# Форум 1С > Полезные ссылки для скачивания > 1С Предприятие 8.3 >  как скачать файлы обновлений конфигураций 8.3

## rus2207

Добрый день. Может есть у кого безлимитный доступ к Турбобит - мне надо скачать несколько файлов, а 6 баксов как-то накладно получается

----------


## rus2207

> Добрый день. Может есть у кого безлимитный доступ к Турбобит - мне надо скачать несколько файлов, а 6 баксов как-то накладно получается


вдруг у кого есть все конфигурации в облаке, поделитесь пжл

----------


## rus2207

> вдруг у кого есть все конфигурации в облаке, поделитесь пжл


Спасибо всем за подробные ответы

----------


## order50

> Спасибо всем за подробные ответы


Есть 8.3 Бух Проф и Корп. Какая нужна?

----------


## Alezee

Господа!
Давно не обновлял УНФ. Много вышло... Помогите скачать с Турбобита или может у кого есть обновления.
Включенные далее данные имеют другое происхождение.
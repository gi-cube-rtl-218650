// tb_volume_cache: runs the volume cache at a reduced size (64^3 volume in
// blocks of 8^3) against the behavioural RDRAM model (latency 6, a refused
// request every 7th cycle), whose unwritten voxels come from a procedural
// volume. Three phases:
//  1. random sample positions all over the volume: every response must carry
//     the eight corner voxels (clamped at the volume edge), the same ray and
//     the position fraction; a repeated request to a cached block must hit
//     (response one cycle after it was accepted, no miss event);
//  2. irradiance carriers at positions inside block 0: the cache must not
//     return them, and must add E * w_i / 2^24 (w_i the trilinear weight,
//     saturating at 2047) to the irradiance of each corner and write the
//     eight voxels through to memory;
//  3. reads of the same positions must return the accumulated irradiance,
//     and memory must hold it as well.
// Miss and bypass events must each have happened.
module tb_volume_cache;
  import gicube_pkg::*;
  import tb_gicube_pkg::*;
  localparam int VN = 64, BN = 8;
  logic clk = 0, rst_n = 0;
  always #5 clk = ~clk;
  logic req_valid, req_ready, rsp_valid, mem_ready;
  ray_t req_ray, rsp_ray;
  voxel_t rsp_vox [8];
  logic [7:0] rsp_frac [3];
  mem_req_t mem_req;
  mem_rsp_t mem_rsp;
  logic ev_miss, ev_bypass, ev_carrier;
  int n_reads, n_writes, max_irr;
  int checks = 0, failures = 0;
  int n_miss = 0, n_byp = 0, n_car = 0;
  int irr [int];           // expected irradiance by voxel address
  ray_t exp_q [$];

  volume_cache #(.VOL_N(VN), .BLK_N(BN)) dut (
    .clk, .rst_n, .req_valid, .req_ray, .req_ready, .rsp_valid, .rsp_ray, .rsp_vox, .rsp_frac,
    .mem_req, .mem_ready, .mem_rsp, .ev_miss, .ev_bypass, .ev_carrier);
  rdram_model #(.LAT(6), .STALL_EVERY(7)) u_mem (
    .clk, .req(mem_req), .ready(mem_ready), .rsp(mem_rsp), .n_reads, .n_writes, .max_irr);

  task automatic check(input bit ok, input string msg);
    checks++;
    if (!ok) begin failures++; if (failures < 8) $display("FAIL %s", msg); end
  endtask

  function automatic int corner_addr(input ray_t r, input int i);
    int g [3];
    g[0] = int'(r.pos_x[15:8]) + (i & 1);
    g[1] = int'(r.pos_y[15:8]) + ((i >> 1) & 1);
    g[2] = int'(r.pos_z[15:8]) + ((i >> 2) & 1);
    for (int a = 0; a < 3; a++) if (g[a] > VN - 1) g[a] = VN - 1;
    return (g[2] << 16) | (g[1] << 8) | g[0];
  endfunction

  function automatic voxel_t expect_vox(input int a);
    voxel_t v;
    v = voxel_at(a & 255, (a >> 8) & 255, (a >> 16) & 255);
    if (irr.exists(a)) v.irradiance = 11'(irr[a]);
    return v;
  endfunction

  // response monitor
  always @(posedge clk) begin
    if (rst_n && ev_miss) n_miss++;
    if (rst_n && ev_bypass) n_byp++;
    if (rst_n && ev_carrier) n_car++;
    if (rst_n && rsp_valid) begin
      ray_t r;
      bit ok;
      if (exp_q.size() == 0) check(0, "unexpected response");
      else begin
        r = exp_q.pop_front();
        ok = rsp_ray == r && rsp_frac[0] == r.pos_x[7:0] && rsp_frac[1] == r.pos_y[7:0]
             && rsp_frac[2] == r.pos_z[7:0];
        for (int i = 0; i < 8; i++) if (rsp_vox[i] != expect_vox(corner_addr(r, i))) ok = 0;
        check(ok, $sformatf("response for ray %0d", r.lifetime));
      end
    end
  end

  task automatic issue(input ray_t r, output int wait_cycles);
    @(negedge clk);
    req_ray = r; req_valid = 1;
    wait_cycles = 0;
    #1;
    while (!req_ready) begin @(negedge clk); #1; wait_cycles++; end
    if (!r.rtype[T_CARRIER]) exp_q.push_back(r);
    @(posedge clk); #1;
    req_valid = 0;
  endtask

  function automatic ray_t rand_ray(input int lim, input int id);
    ray_t r;
    r = '0;
    r.pos_x = 16'(($urandom % lim) << 8 | ($urandom % 256));
    r.pos_y = 16'(($urandom % lim) << 8 | ($urandom % 256));
    r.pos_z = 16'(($urandom % lim) << 8 | ($urandom % 256));
    r.lifetime = 16'(id);
    return r;
  endfunction

  initial begin
    int w, m0;
    ray_t r;
    ray_t cars [$];
    req_valid = 0; req_ray = '0;
    repeat (3) @(negedge clk);
    rst_n = 1;
    // phase 1
    for (int n = 0; n < 300; n++) issue(rand_ray(VN, n), w);
    // a second request into the block just used must hit
    r = rand_ray(VN, 999);
    r.pos_x[15:8] = 8'd9; r.pos_y[15:8] = 8'd9; r.pos_z[15:8] = 8'd9;
    issue(r, w);
    repeat (40) @(negedge clk);
    m0 = n_miss;
    r.pos_x[7:0] = 8'd77; r.lifetime = 16'd1000;
    issue(r, w);
    check(w == 0, "hit accepted at once");
    @(posedge clk); #1;
    check(exp_q.size() == 0, "hit answered in the next cycle");
    repeat (3) @(negedge clk);
    check(n_miss == m0, "no miss on a cached block");
    // phase 2
    for (int n = 0; n < 60; n++) begin
      r = rand_ray(BN - 1, 2000 + n);
      r.rtype[T_CARRIER] = 1'b1;
      r.red = 12'($urandom % 4096);
      cars.push_back(r);
      for (int i = 0; i < 8; i++) begin
        int a, add, wgt;
        logic [7:0] f [3];
        a = corner_addr(r, i);
        f[0] = r.pos_x[7:0]; f[1] = r.pos_y[7:0]; f[2] = r.pos_z[7:0];
        wgt = 1;
        for (int k = 0; k < 3; k++) wgt = wgt * ((((i >> k) & 1) != 0) ? int'(f[k]) : 256 - int'(f[k]));
        add = int'((longint'(r.red) * longint'(wgt)) >>> 24);
        if (!irr.exists(a)) irr[a] = int'(voxel_at(a & 255, (a >> 8) & 255, (a >> 16) & 255).irradiance);
        irr[a] = irr[a] + add > 2047 ? 2047 : irr[a] + add;
      end
      issue(r, w);
    end
    repeat (200) @(negedge clk);
    check(n_car == 60, $sformatf("carriers absorbed %0d", n_car));
    check(exp_q.size() == 0, "carriers produce no response");
    // phase 3
    foreach (cars[k]) begin
      r = cars[k]; r.rtype = '0; r.lifetime = 16'(3000 + k);
      issue(r, w);
    end
    repeat (100) @(negedge clk);
    check(exp_q.size() == 0, "all reads answered");
    foreach (irr[a]) check(u_mem.written.exists(a) && int'(u_mem.written[a].irradiance) == irr[a],
                           $sformatf("memory irradiance at %0h", a));
    check(n_miss > 0, "miss events");
    check(n_byp > 0, "bypass events");
    check(n_writes == 480, $sformatf("memory writes %0d", n_writes));
    $display("misses %0d bypasses %0d reads %0d writes %0d", n_miss, n_byp, n_reads, n_writes);
    $display("TB_RESULT checks=%0d failures=%0d", checks, failures);
    $finish;
  end
  initial begin
    repeat (400000) @(posedge clk);
    failures++;
    $display("TB_RESULT checks=%0d failures=%0d", checks, failures);
    $finish;
  end
endmodule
Текущая конфигурация 1.6.22.48 не Базовая

----------


## Fltr

> Господа!
> Давно не обновлял УНФ. Много вышло... Помогите скачать с Турбобита или может у кого есть обновления. Текущая конфигурация 1.6.22.48 не Базовая


Возьмите файл конфигурации 1.6.25.163 и обновитесь им. https://files.fm/f/4fkdrzpq5

----------


## Alezee

Спасибо, сейчас попробую. Надеюсь, целостность не нарушится

----------


## Fltr

> Спасибо, сейчас попробую. Надеюсь, целостность не нарушится


Не забывайте про резервные копии

----------

Alezee (22.10.2021)

----------


## svetlana.d2015

Добрый день! помогите пожалуйста с обновлениями у меня 8.3 (8.3.17.1549) Розница (базовая) редакция 2.3 (2.3.5.24) может у кого есть обновления. Заранее благодарна svetlana.d2015@mail.ru

----------


## alexandr_ll

> Добрый день! помогите пожалуйста с обновлениями у меня 8.3 (8.3.17.1549) Розница (базовая) редакция 2.3 (2.3.5.24) может у кого есть обновления. Заранее благодарна svetlana.d2015@mail.ru


Если базовая  зарегистрирована, обновить можно автоматически. А ссылки здесь
https://turboobit.com/download/folde...omain=turbo.to

----------